The government had notified the National Policy on Biofuels-2018 to promote and encourage the use of biofuels including bio-CNG, bio methanol, DME, bio-hydrogen, and bio-jet fuel.

Meanwhile, India increased the ethanol blending in petrol from 1.53 per cent in 2013-14 to 10.17 per cent in 2022 and also advanced its target to achieve 20 per cent from earlier 2030 to now 2025-26.

India has already rolled out 20 per cent blended fuel, though, in a phased manner, in April 2023.

E20 blending — a blend of 20 per cent ethanol and 80 per cent fossil-based fuel — is being introduced in the country with the aim to reduce the country’s oil import cost, energy security, lower carbon emission, and better air quality, among others.

Further, the minister was asked whether the government has earmarked funds for research and development/technology transfer of sustainable aviation fuel. Minister Scindia in his reply in Lok Sabha said, “The Ministry of Civil Aviation has not earmarked any funds for research and development/technology transfer of SAF.”

In reply to a separate question on the rise in airfares, the minister today said the recent increase in airfare noticed in India was driven by seasonality, demand-supply constraints, besides the rise in fuel prices.

“The recent increase in airfare has been noticed in a few sectors, primarily driven by seasonality and demand-supply constraints. Further, the increase in airfare is also attributable to increase in fuel prices,” Scindia said in a written reply, adding that the government took steps to sensitize the airlines.

“The airfares in these select sectors (where there was uptick) are monitored on daily basis and as a result of which they have shown a declining trend.”

“Directorate General of Civil Aviation (DGCA) has established Tariff Monitoring Unit which monitors fares on select sectors on random basis.

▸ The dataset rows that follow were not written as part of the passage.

# Sliding-mode PMSM current controller and inverter firing logic for an FPGA

This RTL controls a three-phase permanent-magnet synchronous motor (PMSM)
from a single FPGA. Each sample of the phase currents goes through a
sliding-mode current control law. The result becomes three pulse trains that
switch the legs of a voltage-source inverter. The logic is meant for a small
FPGA such as a Spartan-3A class device. It has no processor: everything is
fixed-point hardware that runs once per ADC sample.

The design follows a published case study of a top-down, model-first design
flow. In that flow the controller was first modelled in VHDL-AMS and then
refined into synthesizable blocks. The block structure, the control-law
equation for Vd, the number format, the ADC frame and the PWM come from that
case study. Where it gives only block names, this RTL makes its own choices,
and every source file says which parts are which.

## Signal flow

```
             ADC (2 ch, serial)
                  |
           adc_interface         Ia = ch0, Ib = ch1, Ic = -(Ia+Ib)
                  |
   Sa,Sb,Sc --> concordia  <-- E (DC link)
                  |  Id, Iq, Vd_meas, Vq_meas
         +--------+-----------------+
         |                          |
   current_rate               control_voltage  <-- wr, S1, S2, K1, K2
   (Idp, Iqp -> out)                |  Vd, Vq
                                inv_concordia
                                    |  Va, Vb, Vc
                                pwm_control   <-- kv, P
                                    |  T_alpha, T_beta, T_gamma, sector angle
                          inv_firing_controller <-- P
                                    |
                              Sa, Sb, Sc  --> inverter (and back to concordia)

   f1,f2,a,b --> signal_proc --> f3 --> pwm --> fout      (separate example path)
```

`motor_controller_top` wires all of this together. The current errors
`q1 = Idr - Id` and `q2 = Iqr - Iq` are formed in the top. The top also
brings out `Idp` and `Iqp`, because these four signals feed the
switching-surface and gain calculations of the sliding-mode controller. The
source description names those calculations, and the current-reference map
from the accelerator pedal, but gives no equations for them. So they are not
in this RTL: `S1`, `S2`, `K1`, `K2`, `Idr` and `Iqr` are top-level inputs. A
host processor or a later block can supply them.

## Number formats

* The control datapath uses **Q11.20**: 32-bit two's complement with 1 sign
  bit, 11 integer bits and 20 fraction bits. The range is ±2048 and the
  resolution is about 1e-6. The type is `mc_pkg::q_t`. Multiplies form a
  64-bit product, shift it right by 20 (rounding toward minus infinity) and
  saturate. Adds and subtracts saturate as well, so an overflow clips instead
  of wrapping.
* ADC samples, duty words and on-times are **12-bit integers**. ADC samples
  are two's complement. In the top, an ADC code enters Q11.20 shifted left by
  `ADC_SHIFT = 12`, so one LSB is 1/256 A. That scale is a placeholder for
  the real current-sensor gain.
* Motor constants are `real` parameters. They are rounded to Q11.20 at
  elaboration. The defaults are placeholders: R = 1 Ω, Ld = Lq = 10 mH,
  rotor flux 0.1 Wb and 4 pole pairs. Set them for your machine. They appear
  in both `current_rate` and `control_voltage`, so keep the two blocks in
  step.

## The inverter firing controller

This is the least obvious part of the design. It does not use one comparator
per phase. It has three pulse generators, whose outputs are called alpha,
beta and gamma, and a router that decides which phase gets which pulse
train. The router chooses by the 60° sector the voltage angle is in.

* `pulse_gen` (×3) shares one period `P`, counted in clocks. Output *x* is
  high for the first `D_x` clocks of each period. `P` and `D` are sampled at
  the start of a period. Because all three generators are reset together and
  share `P`, their periods stay aligned.
* `sector_decoder` turns the 12-bit angle (4096 = 360°) into a one-hot
  sector `A1..A6`, where sector *k* covers [(k-1)·60°, k·60°).
* `pulse_control` has three 4-input multiplexers. Their data inputs are
  D0 = alpha, D1 = beta, D2 = gamma and D3 = 0. Each multiplexer has two
  select bits, made by OR-ing pairs of sector flags:

  | phase | S0        | S1        |
  |-------|-----------|-----------|
  | Sa    | A3 \| A4  | A2 \| A5  |
  | Sb    | A5 \| A6  | A1 \| A4  |
  | Sc    | A1 \| A2  | A3 \| A6  |

  This gives the following routing (a = alpha, b = beta, g = gamma):

  | sector | 1 | 2 | 3 | 4 | 5 | 6 |
  |--------|---|---|---|---|---|---|
  | Sa     | a | g | b | b | g | a |
  | Sb     | g | a | a | g | b | b |
  | Sc     | b | b | g | a | a | g |

  In every sector each pulse train goes to exactly one phase. The routing
  rotates by two sectors from phase to phase.

The source schematic shows the multiplexers, their data inputs, the OR gates
and an enable that is always on (a grounded bit, inverted). It does not show
legibly which sector flag drives which select line. The table above is the
only assignment of the printed flag names under which no two phases share a
pulse train in any sector. **If you have the original wiring, check this
table first.** A wrong assignment is hard to spot in simulation, because the
outputs still look like PWM.

Read the other way round, the table says that in sector 1 (voltage vector
between 0° and 60°, where Va ≥ Vb ≥ Vc) phase A gets alpha, C gets beta
and B gets gamma. In every sector, alpha goes to the phase with the highest
voltage, gamma to the middle one and beta to the lowest. This is the usual
six-sector switching pattern. `pwm_control` therefore sorts the three
per-phase on-times: the longest goes to `T_alpha`, the middle one to
`T_gamma` and the shortest to `T_beta`. It also outputs the centre angle of
the sector it found. Routing with that angle hands every phase switch its
own on-time. The firing controller keeps an angle input of its own, so it
can also be driven directly, as in a stand-alone test of the firing
controller, inverter and motor.

Timing: the outputs are the registered pulse-generator bits passed through
combinational routing. A change of angle moves the routing at once, in the
middle of a period. New on-times take effect at the next period boundary.

### Driving an inverter and a stator

`tb/tb_firing_inverter_stator.sv` runs the firing controller against a
simple power stage, built into the testbench as behavioural code. Each
inverter leg sits at +100 V while its switch signal is high and at -100 V
while it is low. The lower switch is the complement of the upper one, with no
dead time. The legs feed a star-connected stator with R = 1 Ω and L = 10 mH
per phase. The rotor is held still, so there is no back-EMF and no speed.
The angle is stepped 48 times per electrical turn, one step per firing
period, first forwards and then backwards, with several sets of on-times.
The test checks two things:

* Over every period, each leg's mean voltage is `(2T/P - 1)·100 V`, where
  T is the on-time that the routing table gives that phase in that sector.
* Once the start-up transient has died away, the stator current vector
  follows the angle: two turns forwards, then two turns backwards, each
  within 5 %.

## The control law

All blocks in this section are Q11.20, with a `valid_i` → `valid_o` latency
of one clock.

* **`concordia`** applies the power-invariant, stationary three-to-two-axis
  transform to the measured currents:
  `d = √(2/3)(a − b/2 − c/2)` and `q = (b − c)/√2`.
  Phase voltages are not measured. They are rebuilt from the switch states
  as `Vx = E/3·(2Sx − Sy − Sz)` (star-connected load) and transformed the
  same way.
* **`current_rate`** predicts `dId/dt` and `dIq/dt` from the PMSM voltage
  equations, with `w = p·wr`:
  `Idp = (Vd − R·Id + w·Lq·Iq)/Ld` and
  `Iqp = (Vq − R·Iq − w·(Ld·Id + Φm))/Lq`.
  The divisions are multiplications by constants.
* **`control_voltage`** is the sliding-mode law:
  `Vd = R·Id − p·wr·Lq·Iq − K1·sat(S1)` and
  `Vq = R·Iq + p·wr·(Ld·Id + Φm) − K2·sat(S2)`.
  The Vd equation and its two-multiplier, two-adder datapath come from the
  source. Vq is built the same way from the motor model. `sat(S)` is
  `S·SAT_GAIN` limited to ±1. `sat_o` flags when a surface is at a limit.
* **`inv_concordia`** is the exact inverse of the transform above:
  `Va = √(2/3)·Vd` and `Vb,c = −Vd/√6 ± Vq/√2`.
* **`pwm_control`** computes `T = P/2 + V·kv` for each phase, clamped to
  `[0, P]`, with `kv` in counts per volt (use `P/E`). It then sorts the
  three values into `T_alpha`/`T_gamma`/`T_beta` and outputs the sector
  angle, as described above. `clamp_o` flags when a value was limited.

In the top, a new ADC sample produces new on-times four clocks later. The
pulse generators apply them at their next period start. With the default ADC
settings a sample arrives every 160 clocks.

## ADC interface

`adc_interface` drives SCK and a conversion pulse. It reads a 34-bit frame
MSB first, one bit per falling edge of SCK, and copies out
channel 0 = frame bits 31..20 and channel 1 = frame bits 15..4. This matches
a two-channel serial ADC that sends two filler bits, 14 data bits, two filler
bits and 14 more data bits; the 12 most significant bits of each channel are
kept. The samples read in one frame appear at the conversion pulse that
starts the next frame, together with a one-clock `valid_o`.

* SCK is clk/(2·`SCK_HALF`). The default is clk/4.
* A frame is `CONV_PERIOD` SCK periods long. The default is 40, so a frame
  is 160 clocks.

Both values are this design's choice. `CONV_PERIOD` must be at least 35.

## The DSP-to-PWM example path

The source uses two blocks to show how a controller equation becomes
hardware. `motor_controller_top` keeps them as a separate path with its own
ports:

* `signal_proc` computes `f3 = f2·(a·f1 + b)` on 12-bit unsigned fractions,
  combinationally. The upper 12 bits of each product are kept, and the sum
  wraps modulo 2^12. The source does not say how the 24-bit `a·f1` is
  narrowed before the addition. Taking its upper half is this design's
  reading.
* `pwm` is a centre-aligned PWM with a free-running 12-bit counter. It
  samples the duty `d` at counter zero and sets the output at
  `0x7FF − d/2`. It clears the output at `0xFFF` minus that value, which
  gives a pulse of `2·⌊d/2⌋+1` clocks centred on mid-period. The threshold
  passes through two registers, so a new duty acts two clocks after it is
  sampled.

## How far to trust it, and where it departs from the source

Every block has a self-checking testbench against an independent
floating-point or integer model. The top-level test runs the whole chain at
default parameters through 36 operating points. They put the voltage vector
in all six sectors and cover both saturation limits, the linear region and
duty clamping. The test checks the current errors, the Vd/Vq commands and the
once-per-frame update rate. It also checks that each switch signal's high
time equals the on-time computed from that phase's own voltage.

What the tests do not cover:

* They do not close the loop through a motor model. The inverter test above
  drives a stator open-loop with the rotor locked. It does not model rotor
  speed.
* The top-level test does not check `Idp`/`Iqp` at the top; the block test
  checks them.
* Nothing has been run on hardware.

Choices made here where the source is silent or unclear:

* The Concordia and inverse-Concordia equations (stationary,
  power-invariant). The source names the transform without equations.
* The Vq equation. Only Vd is printed. One drawing of the Vd datapath labels
  a multiplier input "Ld·Iq" and both adders "+". This RTL follows the
  printed equation (Lq, minus signs), which also agrees with the motor model.
* The width of the `sat()` band, the `pwm_control` mapping, the pulse
  generator's internals, the angle encoding, the routing table above, the ADC
  clocking and frame rate, the ADC channel-to-phase assignment, and all motor
  constants.
* Reset is asynchronous and active high throughout, as in the source's ADC
  and PWM blocks.

## Simulating

Each testbench prints `TB_RESULT checks=N failures=M` and stops itself. It
also has a watchdog. With Verilator 5:

```
verilator --binary --timing --assert -Irtl -Itb -y rtl -y tb +libext+.sv \
    rtl/mc_pkg.sv tb/tb_motor_controller_top.sv --top-module tb_motor_controller_top
./obj_dir/Vtb_motor_controller_top
```

Replace the testbench name to run one block, for example `tb_pulse_control`
or `tb_adc_interface`. `mc_pkg.sv` must always come first.
`tb/adc_model.sv` is a behavioural model of the serial ADC, used by the ADC
and top-level tests. All testbenches finish in seconds.
`tb_firing_inverter_stator` is run the same way.

## Files

| file | contents |
|------|----------|
| `rtl/mc_pkg.sv` | Q11.20 type, constants, saturating arithmetic |
| `rtl/motor_controller_top.sv` | the whole controller and the example path |
| `rtl/adc_interface.sv` | serial ADC reader |
| `rtl/concordia.sv`, `rtl/inv_concordia.sv` | axis transforms |
| `rtl/current_rate.sv`, `rtl/control_voltage.sv` | motor model and sliding-mode law |
| `rtl/pwm_control.sv` | voltages to on-times |
| `rtl/inv_firing_controller.sv`, `rtl/pulse_gen.sv`, `rtl/sector_decoder.sv`, `rtl/pulse_control.sv` | firing controller |
| `rtl/signal_proc.sv`, `rtl/pwm.sv` | DSP-to-PWM example |
| `tb/tb_<module>.sv` | one self-checking testbench per module |
| `tb/adc_model.sv` | ADC behavioural model |
| `tb/tb_firing_inverter_stator.sv` | firing controller with inverter and stator models |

This ensures that the airfares charged by the airlines are within the established tariff of the airlines, which is displayed on their website,” he added.

Notably, airfares in India are market-driven and are neither regulated nor established by the government. Airlines are free to fix reasonable tariffs considering all relevant factors, including the cost of operation, characteristics of service and reasonable profit.

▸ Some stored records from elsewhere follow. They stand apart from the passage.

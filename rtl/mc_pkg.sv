// Shared types and fixed-point helpers for the sliding-mode motor controller.
//
// The control datapath works on 32-bit signed fixed-point numbers with one
// sign bit, 11 integer bits and 20 fraction bits (Q11.20), the arithmetic
// format chosen for the FPGA implementation. ADC samples and PWM duty counts
// are 12-bit integers. Products are formed at 64 bits, shifted back by the
// 20 fraction bits (rounding toward minus infinity) and saturated to the
// 32-bit range; sums saturate too, so an overflow clips instead of wrapping.
// Saturation and rounding are this design's choice.
package mc_pkg;

  localparam int QW   = 32;                 // word width
  localparam int FRAC = 20;                 // fraction bits

  typedef logic signed [QW-1:0] q_t;        // Q11.20 value

  localparam q_t Q_ONE     = q_t'(1 <<< FRAC);
  localparam q_t Q_MAX     = q_t'(32'sh7FFF_FFFF);
  localparam q_t Q_MIN     = q_t'(32'sh8000_0000);

  // Transform constants, round(x * 2^20)
  localparam q_t C_SQRT2_3  = q_t'(856159);   // sqrt(2/3)
  localparam q_t C_INV_SQ2  = q_t'(741455);   // 1/sqrt(2)
  localparam q_t C_INV_SQ6  = q_t'(428079);   // 1/sqrt(6)
  localparam q_t C_THIRD    = q_t'(349525);   // 1/3

  // Real number to Q11.20, rounded to nearest (elaboration time only, for
  // parameters).
  function automatic q_t to_q(real r);
    real s;
    s = r * real'(1 <<< FRAC);
    return q_t'($rtoi(s < 0.0 ? s - 0.5 : s + 0.5));
  endfunction

  // Saturate a wide signed value to the Q11.20 range.
  function automatic q_t q_sat(logic signed [65:0] x);
    if (x > 66'(signed'(Q_MAX)))      return Q_MAX;
    else if (x < 66'(signed'(Q_MIN))) return Q_MIN;
    else                               return q_t'(x);
  endfunction

  function automatic q_t q_add(q_t a, q_t b);
    return q_sat(66'(a) + 66'(b));
  endfunction

  function automatic q_t q_sub(q_t a, q_t b);
    return q_sat(66'(a) - 66'(b));
  endfunction

  function automatic q_t q_mul(q_t a, q_t b);
    logic signed [65:0] p;
    p = 66'(a) * 66'(b);
    return q_sat(p >>> FRAC);
  endfunction

  // Limit to [lo, hi]
  function automatic q_t q_clip(q_t x, q_t lo, q_t hi);
    if (x > hi)      return hi;
    else if (x < lo) return lo;
    else             return x;
  endfunction

endpackage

Further, asked what steps government has to bring legislation for uniform fares for air travel, Scindia responded saying there is no proposal at present to interfere with the existing regulatory framework on airfare.

On June 5, Minister Scindia chaired a meeting with the Airlines Consultative Group to discuss airfares, where he urged the airlines to “self-regulate” airfares and maintain a reasonable price level.

India’s low-cost carrier Go First suspending all its flight operations in early June citing operational reasons — it submitted for voluntary insolvency in early May – also likely to have added to the pressure in airfares.